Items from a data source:
= Beginning of Section =

// tb_canny_edge_top: end-to-end test of the edge detector at a reduced frame
// size (24 x 18) and a short serial bit period.
//   1. direct stream, frame A with random input gaps;
//   2. direct stream, frame B straight after it at one pixel per clock, where
//      the edge map must also come out at one pixel per clock along a row;
//   3. serial link, frame C sent byte by byte on uart_rxd; its edge bytes
//      (8'hFF / 8'h00) must come back on uart_txd;
//   4. serial loopback: bytes are echoed and the detector receives nothing.
// Every edge flag is compared with the software reference (Gaussian, Sobel,
// direction classes, suppression, linking). The thresholds are taken from
// the reference magnitudes of frame A so that strong, linked-weak and
// discarded-weak pixels all occur. The test counts how often each mechanism
// happened and fails for one that never did.
//
// The mechanisms counted are those of the design (stalls on a gappy input,
// back-to-back frames, the four directions, suppression, linking, the serial
// path and its echo test); the sizes and images are this testbench's own.
module tb_canny_edge_top;
  import canny_ref_pkg::*;
  localparam int W = 24, H = 18, CPB = 4, OW = W - 10, OH = H - 10;
  logic clk = 0, rst = 1, src_sel = 1, loopback = 0, uart_rxd = 1, pix_valid_i = 0;
  logic [7:0] pix_i = '0;
  logic [19:0] t_low = '0, t_high = '0;
  logic uart_txd, edge_valid_o, edge_o, tx_overflow_o;
  int checks = 0, failures = 0;

  canny_edge_top #(.IMG_W(W), .IMG_H(H), .CLKS_PER_BIT(CPB), .FIFO_DEPTH(512)) dut (
    .clk, .rst, .src_sel, .loopback, .uart_rxd, .uart_txd, .pix_valid_i, .pix_i,
    .t_low, .t_high, .edge_valid_o, .edge_o, .tx_overflow_o);
  always #5 clk = ~clk;

  typedef enum int {M_GAPS, M_B2B, M_ONE_PER_CLK, M_DIR0, M_DIR45, M_DIR90, M_DIR135, M_DIV0,
                    M_SUPPRESSED, M_STRONG, M_WEAK_LINKED, M_WEAK_DROPPED, M_SERIAL, M_LOOPBACK, M_N} mech_t;
  int mech [M_N];
  string mech_name [M_N] = '{"input gaps", "back-to-back frames", "one pixel per clock", "dir 0", "dir 45",
    "dir 90", "dir 135", "Gx = 0", "suppressed", "strong", "weak linked", "weak dropped", "serial frame", "loopback echo"};

  frame_t img [3], exp_e [3];
  int cycle = 0, f_o = 0, n_o = 0, last_cycle = 0, line_bytes [$];
  always @(posedge clk) cycle <= cycle + 1;

  function automatic frame_t make_img(int seed);
    frame_t im = new[W*H];
    for (int r = 0; r < H; r++)
      for (int c = 0; c < W; c++) begin
        int v = 40 + 3 * c;
        if ((r - 9) * (r - 9) + (c - 12 + seed) * (c - 12 + seed) < 30) v = 220;
        if (r > 12 && c > 3 && c < 9) v = 150;
        if (r < 9 && c < 10) v = 100 + 20 * (r / 4);    // flat bands: Gx = 0
        else v += $urandom_range(0, 30);
        im[r*W+c] = (v > 255) ? 255 : v;
      end
    return im;
  endfunction

  // Reference model of the whole chain; also records which mechanisms occur.
  function automatic frame_t ref_chain(const ref frame_t im, input int tl, input int th, ref int cnt [M_N]);
    frame_t sm, gx, gy, mg, dir, nms, e;
    sm = gauss_ref(im, W, H);
    sobel_ref(sm, W-4, H-4, gx, gy, mg);
    dir = new[gx.size()];
    foreach (gx[i]) begin
      dir[i] = theta_ref(gx[i], gy[i]);
      cnt[M_DIR0 + dir[i]]++;
      if (gx[i] == 0) cnt[M_DIV0]++;
    end
    nms = nms_ref(mg, dir, W-6, H-6);
    e = link_ref(nms, W-8, H-8, tl, th);
    for (int r = 1; r < H-9; r++)
        for (int c = 1; c < W-9; c++) begin
          int v = nms[r*(W-8)+c];
          if (v == 0) cnt[M_SUPPRESSED]++;
          else if (v > th) cnt[M_STRONG]++;
          else if (v >= tl) begin
            if (e[(r-1)*OW+c-1]) cnt[M_WEAK_LINKED]++; else cnt[M_WEAK_DROPPED]++;
          end
        end
    return e;
  endfunction

  function automatic void pick_thresholds(const ref frame_t im, ref int tl, ref int th);
    frame_t sm, gx, gy, mg, dir, nms;
    int v [$];
    sm = gauss_ref(im, W, H);
    sobel_ref(sm, W-4, H-4, gx, gy, mg);
    dir = new[gx.size()];
    foreach (gx[i]) dir[i] = theta_ref(gx[i], gy[i]);
    nms = nms_ref(mg, dir, W-6, H-6);
    foreach (nms[i]) if (nms[i] != 0) v.push_back(nms[i]);
    v.sort();
    tl = v[v.size() * 5 / 10];
    th = v[v.size() * 8 / 10];
  endfunction

  always @(posedge clk) if (edge_valid_o && !rst) begin
    checks++;
    if (f_o > 2) begin failures++; $display("extra edge output"); end
    else begin
      if (int'(edge_o) != exp_e[f_o][n_o]) begin
        failures++; $display("frame %0d pixel %0d: %0d expected %0d", f_o, n_o, edge_o, exp_e[f_o][n_o]);
      end
      if (f_o == 1 && (n_o % OW) > 0) begin
        checks++;
        if (cycle - last_cycle != 1) begin failures++; $display("frame B not one pixel per clock"); end
        else mech[M_ONE_PER_CLK]++;
      end
      last_cycle = cycle;
      n_o++;
      if (n_o == OW*OH) begin n_o = 0; f_o++; end
    end
  end

  // Serial decoder on uart_txd.
  initial begin
    forever begin
      logic [7:0] b;
      @(negedge uart_txd);
      if (rst) continue;
      repeat (CPB / 2) @(posedge clk);
      for (int i = 0; i < 8; i++) begin repeat (CPB) @(posedge clk); b[i] = uart_txd; end
      repeat (CPB) @(posedge clk);
      line_bytes.push_back(b);
    end
  end

  task automatic send(logic [7:0] b);
    uart_rxd <= 0; repeat (CPB) @(posedge clk);
    for (int i = 0; i < 8; i++) begin uart_rxd <= b[i]; repeat (CPB) @(posedge clk); end
    uart_rxd <= 1; repeat (CPB) @(posedge clk);
  endtask

  initial begin
    int tl, th;
    for (int f = 0; f < 3; f++) img[f] = make_img(f);
    pick_thresholds(img[0], tl, th);
    for (int f = 0; f < 3; f++) exp_e[f] = ref_chain(img[f], tl, th, mech);
    t_low <= 20'(tl); t_high <= 20'(th);
    $display("thresholds %0d %0d", tl, th);
    repeat (3) @(posedge clk);
    rst <= 0;
    // 1 and 2: direct stream.
    for (int f = 0; f < 2; f++)
      for (int i = 0; i < W*H; i++) begin
        if (f == 0) while ($urandom_range(0, 2) == 0) begin pix_valid_i <= 0; mech[M_GAPS]++; @(posedge clk); end
        pix_valid_i <= 1; pix_i <= 8'(img[f][i]);
        @(posedge clk);
      end
    mech[M_B2B]++;
    pix_valid_i <= 0;
    repeat (100) @(posedge clk);
    checks++;
    if (f_o != 2) begin failures++; $display("direct frames: %0d done", f_o); end
    // 3: serial frame.
    src_sel <= 0;
    line_bytes.delete();
    for (int i = 0; i < W*H; i++) send(8'(img[2][i]));
    repeat (40 * CPB) @(posedge clk);
    checks++;
    if (f_o != 3) begin failures++; $display("serial frame not finished: %0d pixels", n_o); end
    checks++;
    if (line_bytes.size() != OW*OH) begin failures++; $display("%0d edge bytes on the line", line_bytes.size()); end
    else begin
      mech[M_SERIAL]++;
      foreach (line_bytes[i]) begin
        checks++;
        if (line_bytes[i] != (exp_e[2][i] ? 8'hFF : 8'h00)) begin failures++; $display("edge byte %0d: %h", i, line_bytes[i]); end
      end
    end
    // 4: loopback.
    loopback <= 1;
    line_bytes.delete();
    for (int t = 0; t < 4; t++) send(8'(t * 50 + 7));
    repeat (20 * CPB) @(posedge clk);
    checks++;
    if (line_bytes.size() != 4) begin failures++; $display("echoed %0d bytes", line_bytes.size()); end
    else begin
      foreach (line_bytes[t]) begin
        checks++;
        if (line_bytes[t] != t * 50 + 7) begin failures++; $display("echo %0d wrong", t); end
      end
      mech[M_LOOPBACK]++;
    end
    checks++;
    if (f_o != 3 || n_o != 0) begin failures++; $display("detector received loopback bytes"); end
    checks++;
    if (tx_overflow_o) begin failures++; $display("serial buffer overflow"); end
    for (int m = 0; m < M_N; m++) begin
      checks++;
      $display("%-20s %0d", mech_name[m], mech[m]);
      if (mech[m] == 0) begin failures++; $display("mechanism '%s' never happened", mech_name[m]); end
    end
    $display("TB_RESULT checks=%0d failures=%0d", checks, failures);
    $finish;
  end

  initial begin
    repeat (200000) @(posedge clk);
    failures++;
    $display("watchdog expired");
    $display("TB_RESULT checks=%0d failures=%0d", checks, failures);
    $finish;
  end
endmodule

= End of Section =

Lines from the start of the entries through the one containing "Every edge flag" are to be set down again exactly, both ends included.

// tb_canny_edge_top: end-to-end test of the edge detector at a reduced frame
// size (24 x 18) and a short serial bit period.
//   1. direct stream, frame A with random input gaps;
//   2. direct stream, frame B straight after it at one pixel per clock, where
//      the edge map must also come out at one pixel per clock along a row;
//   3. serial link, frame C sent byte by byte on uart_rxd; its edge bytes
//      (8'hFF / 8'h00) must come back on uart_txd;
//   4. serial loopback: bytes are echoed and the detector receives nothing.
// Every edge flag is compared with the software reference (Gaussian, Sobel,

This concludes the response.